CLEC16A function in mitophagy. Mitophagy is a form of selective autophagy that targets damaged mitochondria for degradation via either the Parkin-dependent or Parkin-independent pathways. Autophagy receptors (P62, NBR1, NDP52, OPT), Ubiquitin, and ubiquitin-binding proteins are involved in the Parkin/PINK1-dependent mitophagy. Parkin-independent mitophagy involves the use of multiple mitophagy receptors (BNIP3, Nix/BNIP3L, FUNDC1, BCL2L13, and FKBP8) to target damaged mitochondria to the LC3-mediated autophagy machinery for clearance. The schematic depicts Parkin/PINK1-dependent mitophagy. AMPK, mTOR, and ULK complexes are also involved in the regulation of mitophagy.
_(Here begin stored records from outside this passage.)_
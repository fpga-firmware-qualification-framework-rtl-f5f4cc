// AXI slave side of the monitor: configuration memory and acquisition
// buffers behind one AXI slave.
//
// The monitor appears to the processor as a single slave. Writes go to the
// configuration memory, which the monitor reads through its own port. Reads
// return acquisition data from four buffers, which the monitor fills through
// their own ports at one word per cycle:
//   write  word address i  (i < 2**CFG_AW)   configuration word i
//   read   word address k*2**ACQ_AW + i      word i of acquisition buffer k
//          (k = 0 AR addresses, 1 R data, 2 AW addresses, 3 W data)
// Writes above the configuration memory are ignored. The configuration
// memory cannot be read back over AXI; the processor keeps its own copy.
// With the defaults a 16 KB window: buffer k starts at byte offset
// k * 0x1000.
//
// Each memory is a separate simple dual-port blockram: the configuration
// memory is written by AXI and read by the monitor (read data one cycle
// after cfg_en), each acquisition buffer is written by the monitor and read
// by AXI. The AXI read data is taken from the buffer selected one cycle
// earlier, so reads have the timing of axi_slave_fe.
//
// The split of writes to configuration and reads to acquisition follows
// the template's monitor slave; the address layout is this design's own.
// Contents start at zero.
module axi_monitor_slave
  import ffqf_pkg::*;
#(
  parameter int unsigned CFG_AW = 9,
  parameter int unsigned ACQ_AW = 10
) (
  input  logic              clk,
  input  logic              rst_n,
  input  axi_req_t          axi_req,
  output axi_resp_t         axi_resp,
  // configuration memory, monitor side
  input  logic              cfg_en,
  input  logic [CFG_AW-1:0] cfg_addr,
  output logic [DATA_W-1:0] cfg_rdata,
  // acquisition buffers, monitor side
  input  logic [3:0]        acq_we,
  input  logic [ACQ_AW-1:0] acq_addr  [4],
  input  logic [DATA_W-1:0] acq_wdata [4]
);

  localparam int unsigned MEM_AW = ACQ_AW + 2;

  logic              en, we;
  logic [MEM_AW-1:0] addr;
  logic [DATA_W-1:0] wdata, rdata;
  logic [STRB_W-1:0] wstrb;

  axi_slave_fe #(.MEM_AW(MEM_AW)) u_fe (
    .clk, .rst_n, .req(axi_req), .resp(axi_resp),
    .mem_en(en), .mem_we(we), .mem_addr(addr),
    .mem_wdata(wdata), .mem_wstrb(wstrb), .mem_rdata(rdata)
  );

  // configuration memory: AXI writes, monitor reads
  logic [DATA_W-1:0] cfg_mem [2**CFG_AW];
  logic              cfg_wr;
  assign cfg_wr = en && we && (32'(addr) < 2**CFG_AW);

  initial begin
    for (int i = 0; i < 2**CFG_AW; i++) cfg_mem[i] = '0;
  end

  always_ff @(posedge clk) begin
    if (cfg_wr)
      for (int b = 0; b < STRB_W; b++)
        if (wstrb[b]) cfg_mem[addr[CFG_AW-1:0]][8*b +: 8] <= wdata[8*b +: 8];
    if (cfg_en) cfg_rdata <= cfg_mem[cfg_addr];
  end

  // acquisition buffers: monitor writes, AXI reads
  logic [1:0]        bank, bank_q;
  logic [DATA_W-1:0] bank_rdata [4];
  assign bank = addr[ACQ_AW +: 2];

  for (genvar k = 0; k < 4; k++) begin : g_acq
    logic [DATA_W-1:0] mem [2**ACQ_AW];
    initial begin
      for (int i = 0; i < 2**ACQ_AW; i++) mem[i] = '0;
    end
    always_ff @(posedge clk) begin
      if (acq_we[k]) mem[acq_addr[k]] <= acq_wdata[k];
      if (en && !we && bank == 2'(k)) bank_rdata[k] <= mem[addr[ACQ_AW-1:0]];
    end
  end

  always_ff @(posedge clk or negedge rst_n) begin
    if (!rst_n)          bank_q <= '0;
    else if (en && !we)  bank_q <= bank;
  end

  assign rdata = bank_rdata[bank_q];

endmodule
The normal mitophagy process comprises mitophagy initiation, membrane nucleation, phagophore formation, recognition of damaged mitochondria, phagophore expansion to form mature mitophagosome, fusion with the lysosome, and degradation (1). CLEC16A hypofunction leads to dysregulated autophagy and the accumulation of unhealthy mitochondria (2). Maintenance of the CLEC16A-NRDP1-USP8 mitophagy complex is crucial for promoting optimal cellular respiration and insulin secretion. Dysregulated mitophagy can lead to a buildup of damaged mitochondria and an increase in oxidative stress, ultimately leading to β-cell dysfunction and death. Similarly, in neurodegenerative diseases such as Parkinson’s, dysregulated mitophagy can lead to an accumulation of damaged mitochondria and impaired energy metabolism in neurons. This can contribute to neuronal dysfunction and death, as well as the accumulation of toxic protein aggregates that are characteristic of these diseases.

Figure 6

The multifaceted role of CLEC16A in receptor recycling in NK cells is illustrated in a schematic diagram, emphasizing the delicate balance required for NK cell function and homeostasis. The amount of CLEC16A protein is critical for maintaining this balance, as illustrated. In the left panel (1), the normal level of endogenous CLEC16A (yellow triangle) is shown to regulate receptor trafficking by participating in endosome recycling. CLEC16A binds to the Hrs/Actinin-4/BERP/Myosin V (CART) complex, facilitating the transport of receptor-enriched endosomes to the cell surface membrane. The amount of CLEC16A protein serves as a checkpoint for NK cells. Overexpression of CLEC16A (purple triangle, middle panel, 2) leads to its own ubiquitination, resulting in increased association with the CART complex, thereby disrupting efficient receptor recycling. Consequently, receptors are targeted for degradation through autophagy, leading to attenuated receptor signaling. Loss of CLEC16A (right panel, 3) leads to disrupted mitophagy and the accumulation of unhealthy mitochondria. CLEC16A stabilizes and prevents the proteasomal degradation of Nrdp1, which limits the recruitment of Parkin to the mitochondrial surface and promotes autophagosome-lysosome fusion during the late stages of mitophagy.

Figure 7

A hypothetical model for CLEC16A hypofunction and rescue by mitophagy/autophagy modulation. CLEC16A hypofunction leads to a vicious cycle of mitophagy/autophagy impairment and sustained ER stress. To restore cellular homeostasis in response to mitochondrial dysfunction mTOR, AMPK, and SIRT1 UPR-ER stress pathways, SOCS-mediated JAK-STAT signaling, apoptosis, and necro-apoptosis pathways can be targeted.